Paste two columns of data:
gene and ranking metric (usually log₂ FC).

2. File Upload

Upload a two-column table in CSV/TSV format.

Tip The table downloaded from the Browse page can be used here without any modification.

Running fastGPSA

Click Run fastGPSA. A notification will appear; the analysis takes 30–60 seconds.
You can freely explore other GPSAdb functions while you wait.

Result Interface

When the run finishes, a new dashboard opens:

Left panel Top-ranked genes whose perturbation mimics your signature.
Right panel Full list of genes that pass the similarity threshold.

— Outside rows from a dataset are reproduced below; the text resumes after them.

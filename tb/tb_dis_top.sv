// End-to-end testbench of the DIS top level, with the cascade reduced to 16
// range bins so that every mechanism can be exercised many times.
//
// A monitor looks at every rising clock edge: when Operate/Maintenance is
// high the cascade accepts the sample on mux_out, and the output after that
// edge is recorded; when it is low the output must not change. After each
// experiment the recorded outputs are compared with a reference computed
// from the accepted samples and the coefficients in force (output after
// active edge m = sum over bins r of the term of the sample accepted at
// active edge m - (N + 3) - r), including the overflow flags and ODV.
//
// Experiments and the mechanisms they count:
//   path 1 (00) and path 2 (01) with random off-chip samples; path 3 (10)
//   the self test, which must freeze the cascade after test_count - 3
//   vectors;
//   path 4 (11) the phase extractor, whose output is checked against a
//   reference three clocks after each I/Q pair; coefficients written while
//   a burst runs (double buffering, committed later by UNP); bins with
//   URB = 0 skipping valid samples; random freezes from the off-chip
//   Operate/Maintenance input; an overflow burst with all gains at 15; ODV.
// The test fails if any mechanism never occurred.
module tb_dis_top;
  import dis_pkg::*;
  import tb_ref_pkg::*;

  localparam int N = 16;
  localparam int MAXE = 1200;
  localparam int ST_COUNT = 40;

  logic    clk = 1'b0, rst_n;
  prog_t   prog_in;
  logic    clk_prog_in;
  sum_t    chain_in;
  sample_t ext0_in, ext1_in;
  logic signed [7:0] drfm_i, drfm_q;
  logic    iq_valid_in;
  logic [1:0] path_sel;
  logic    start_selftest;
  logic [11:0] test_count;
  logic    oper_mux_io, oper_mux_sel;
  sum_t    chain_out;
  prog_t   prog_out;
  sample_t sample_out;
  logic    clk_prog_out;
  sample_t mux_out;
  logic    oper, selftest_done;

  int checks = 0, failures = 0;

  dis_top #(.N_RBP(N)) dut (.*);

  always #5 clk = ~clk;

  initial begin : watchdog
    repeat (40000) @(posedge clk);
    failures++;
    $display("TB_RESULT checks=%0d failures=%0d", checks, failures);
    $finish;
  end

  task automatic check(input bit ok, input string what);
    checks++;
    if (!ok) begin
      failures++;
      $display("FAIL: %s", what);
    end
  endtask

  task automatic tick();
    @(negedge clk);
  endtask

  // mechanism counters
  int n_path [4];
  int n_st_freeze, n_io_freeze, n_overflow, n_urb_skip, n_unp, n_odv, n_pe;

  // committed coefficients (reference) and the preload contents
  int c_gain [N], c_pinc [N], c_urb [N];
  int p_gain [N], p_pinc [N], p_urb [N];
  bit preload_differs;

  // ---------------- monitor ----------------
  bit      mon = 1'b0;
  bit      have_prev, prev_active;
  sum_t    last_seen;
  int      m;
  sample_t acc [MAXE];
  sum_t    outs [MAXE];

  always @(posedge clk) begin
    if (mon) begin
      if (have_prev) begin
        if (prev_active) outs[m-1] = chain_out;
        else begin
          check(chain_out == last_seen, "output holds while Operate/Maintenance is low");
          if (oper_mux_sel) n_st_freeze++;
          else              n_io_freeze++;
        end
      end
      last_seen = chain_out;
      have_prev = 1'b1;
      if (oper) begin
        acc[m] = mux_out;
        if (mux_out.psv) n_path[path_sel]++;
        m++;
        prev_active = 1'b1;
      end else begin
        prev_active = 1'b0;
      end
    end
  end

  task automatic mon_start();
    m = 0; have_prev = 1'b0; prev_active = 1'b0;
    mon = 1'b1;
  endtask

  // Compare all complete outputs of the experiment with the reference.
  task automatic mon_check(input string name);
    int k, j, pi, pq, ti, tq, ni, nq, ofi, ofq, odv, skip;
    mon = 1'b0;
    for (int e = 0; e < m - 1; e++) begin
      k = e - (N + 3);
      pi = 0; pq = 0; ofi = 0; ofq = 0; odv = 0; skip = 0;
      for (int r = 0; r < N; r++) begin
        j = k - r;
        ti = 0; tq = 0;
        if (j >= 0 && acc[j].psv) begin
          if (c_urb[r] != 0) begin
            ti = ref_term(ref_cos(int'(acc[j].phase) + c_pinc[r]), c_gain[r]);
            tq = ref_term(ref_sin(int'(acc[j].phase) + c_pinc[r]), c_gain[r]);
            odv = 1;
          end else skip = 1;
        end
        ni = wrap16(pi + ti); nq = wrap16(pq + tq);
        if (ni != pi + ti) ofi = 1;
        if (nq != pq + tq) ofq = 1;
        pi = ni; pq = nq;
      end
      check(int'(outs[e].i) == pi && int'(outs[e].q) == pq,
            $sformatf("%s: output after active edge %0d = %0d,%0d expected %0d,%0d",
                      name, e, outs[e].i, outs[e].q, pi, pq));
      check(int'(outs[e].iof) == ofi && int'(outs[e].qof) == ofq,
            $sformatf("%s: overflow flags after edge %0d", name, e));
      check(int'(outs[e].odv) == odv, $sformatf("%s: ODV after edge %0d", name, e));
      if (ofi || ofq) n_overflow++;
      if (odv) n_odv++;
      if (skip && odv) n_urb_skip++;
      if (preload_differs && odv) n_unp++;
    end
  endtask

  // ---------------- stimulus helpers ----------------
  task automatic write_bin(input int r, input int urb, input int gain, input int pinc);
    prog_in = '0;
    prog_in.prb = 1'b1; prog_in.sel = 9'(r); prog_in.urb = urb[0];
    prog_in.gain = 4'(gain); prog_in.pinc = 5'(pinc);
    tick();
    prog_in = '0;
    p_gain[r] = gain; p_pinc[r] = pinc; p_urb[r] = urb;
    preload_differs = (p_gain != c_gain) || (p_pinc != c_pinc) || (p_urb != c_urb);
  endtask

  task automatic commit();
    prog_in = '0;
    prog_in.unp = 1'b1;
    tick();
    prog_in = '0;
    repeat (N + 2) tick();
    c_gain = p_gain; c_pinc = p_pinc; c_urb = p_urb;
    preload_differs = 1'b0;
  endtask

  // idle path 1, operating, until the cascade holds no sample
  task automatic flush();
    path_sel = 2'b00; ext0_in = '0; ext1_in = '0; iq_valid_in = 1'b0;
    oper_mux_sel = 1'b0; oper_mux_io = 1'b1;
    repeat (N + 8) tick();
  endtask

  // random samples on path 1 or 2 for len clocks, optional random freezes
  task automatic burst(input int path, input int len, input bit freezes, input bit reprogram);
    path_sel = 2'(path);
    for (int n = 0; n < len; n++) begin
      sample_t s;
      s.psv = ($urandom % 5) != 0;
      s.phase = 5'($urandom);
      if (path == 0) begin ext0_in = s; ext1_in = 6'($urandom); end
      else           begin ext1_in = s; ext0_in = 6'($urandom); end
      oper_mux_io = freezes ? (($urandom % 4) != 0) : 1'b1;
      if (reprogram && n >= 10 && n < 10 + N)
        write_bin(n - 10, (n - 10 < 13) ? 1 : 0, 15 - (n - 10), (3 * (n - 10)) % 32);
      else
        tick();
    end
    ext0_in = '0; ext1_in = '0; oper_mux_io = 1'b1;
    repeat (N + 8) tick();
  endtask

  initial begin
    int i_hist [4], q_hist [4], v_hist [4];
    int accepted;
    rst_n = 1'b0; prog_in = '0; clk_prog_in = 1'b0; chain_in = '0; ext0_in = '0; ext1_in = '0;
    drfm_i = '0; drfm_q = '0; iq_valid_in = 1'b0; path_sel = 2'b00; start_selftest = 1'b0;
    test_count = 12'(ST_COUNT + 3); oper_mux_io = 1'b1; oper_mux_sel = 1'b0;
    n_path = '{default: 0};
    {n_st_freeze, n_io_freeze, n_overflow, n_urb_skip, n_unp, n_odv, n_pe} = '0;
    c_gain = '{default: 0}; c_pinc = '{default: 0}; c_urb = '{default: 0};
    p_gain = c_gain; p_pinc = c_pinc; p_urb = c_urb;
    preload_differs = 1'b0;
    repeat (3) tick();
    rst_n = 1'b1;
    tick();

    // coefficient set A: the document's 16-bin experiment
    for (int r = 0; r < N; r++) write_bin(r, 1, r, (r % 2 == 1) ? r + 16 : r);
    commit();

    // 1: path 1, set B written into the preload registers meanwhile
    flush(); mon_start();
    burst(0, 150, 1'b0, 1'b1);
    mon_check("path 1 with preload writes");
    check(preload_differs, "set B is waiting in the preload registers");

    // 2: commit set B (bins 13-15 unused), path 2
    commit();
    flush(); mon_start();
    burst(1, 150, 1'b0, 1'b0);
    mon_check("path 2, bins 13-15 unused");

    // 3: off-chip Operate/Maintenance freezes during path 1
    flush(); mon_start();
    burst(0, 150, 1'b1, 1'b0);
    mon_check("path 1 with freezes");

    // 4: self test, latch freezes the cascade after ST_COUNT vectors
    flush(); mon_start();
    path_sel = 2'b10; oper_mux_sel = 1'b1;
    tick();
    start_selftest = 1'b1;
    repeat (ST_COUNT + 30) tick();
    check(!oper && selftest_done, "self test finished and froze the cascade");
    accepted = 0;
    for (int e = 0; e < m; e++) accepted += int'(acc[e].psv);
    check(accepted == ST_COUNT, $sformatf("self test delivered %0d samples", accepted));
    path_sel = 2'b00; oper_mux_sel = 1'b0;
    repeat (N + 8) tick();
    start_selftest = 1'b0;
    tick();
    check(!selftest_done, "done flag cleared with Start_SelfTest");
    mon_check("self test");

    // 5: phase extractor path
    flush(); mon_start();
    path_sel = 2'b11;
    i_hist = '{default: 0}; q_hist = '{default: 0}; v_hist = '{default: 0};
    for (int n = 0; n < 200; n++) begin
      if (n >= 3) begin
        check(mux_out.psv == 1'(v_hist[(n - 3) % 4]) &&
              int'(mux_out.phase) == ref_phase(i_hist[(n - 3) % 4], q_hist[(n - 3) % 4]),
              $sformatf("phase extractor output for I=%0d Q=%0d", i_hist[(n - 3) % 4],
                        q_hist[(n - 3) % 4]));
        n_pe++;
      end
      drfm_i = 8'($urandom); drfm_q = 8'($urandom); iq_valid_in = ($urandom % 5) != 0;
      i_hist[n % 4] = int'(drfm_i); q_hist[n % 4] = int'(drfm_q); v_hist[n % 4] = int'(iq_valid_in);
      tick();
    end
    iq_valid_in = 1'b0;
    repeat (N + 8) tick();
    mon_check("phase extractor path");

    // 6: overflow, every bin at gain 15 and the same phase
    for (int r = 0; r < N; r++) write_bin(r, 1, 15, 0);
    commit();
    flush(); mon_start();
    path_sel = 2'b00;
    ext0_in.psv = 1'b1;
    for (int n = 0; n < 40; n++) begin
      ext0_in.phase = 5'(n % 3);
      tick();
    end
    ext0_in = '0;
    repeat (N + 8) tick();
    mon_check("overflow");

    check(prog_out == '0, "programming chain empty");

    $display("mechanisms: path1=%0d path2=%0d path3=%0d path4=%0d selftest_freeze=%0d io_freeze=%0d overflow=%0d urb=%0d unp=%0d odv=%0d phase_extraction=%0d",
             n_path[0], n_path[1], n_path[2], n_path[3], n_st_freeze, n_io_freeze, n_overflow,
             n_urb_skip, n_unp, n_odv, n_pe);
    check(n_path[0] > 0, "path 1 used");
    check(n_path[1] > 0, "path 2 used");
    check(n_path[2] > 0, "path 3 (self test) used");
    check(n_path[3] > 0, "path 4 (phase extractor) used");
    check(n_st_freeze > 0, "self-test freeze happened");
    check(n_io_freeze > 0, "off-chip Operate/Maintenance freeze happened");
    check(n_overflow > 0, "overflow happened");
    check(n_urb_skip > 0, "a bin with URB = 0 skipped a sample");
    check(n_unp > 0, "outputs checked while new coefficients waited for UNP");
    check(n_odv > 0, "ODV raised");
    check(n_pe > 0, "phase extraction checked");
    $display("TB_RESULT checks=%0d failures=%0d", checks, failures);
    $finish;
  end
endmodule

Select any dataset you are interested in and click the green Details button.

Visualisations

Rank Plot Shows where the selected gene(s) sit in the similarity ranking—multiple datasets for the same gene are displayed together.
GPSA Plot Overlays the enrichment curves for your up and down gene sets within the selected dataset (e.g. LATS1 knock-out in MCF-7).
- Green = genes up-regulated in both your data and the reference dataset.
- Purple = genes down-regulated in both.
This indicates a high resemblance between your perturbation and the reference (LATS1 KO), suggesting a potential regulatory relationship between LATS1 and ESR1.
FuncPlot Compares GSEA results for the 50 Hallmark pathways between your dataset and the selected GPSAdb dataset.
- Red dots = pathways enriched in both.
- Grey dots = the remaining Hallmark pathways.

fastGPSA therefore gives you a brand-new way to dissect your data and uncover biologically meaningful connections. Whenever you can run GSEA, you should also try fastGPSA!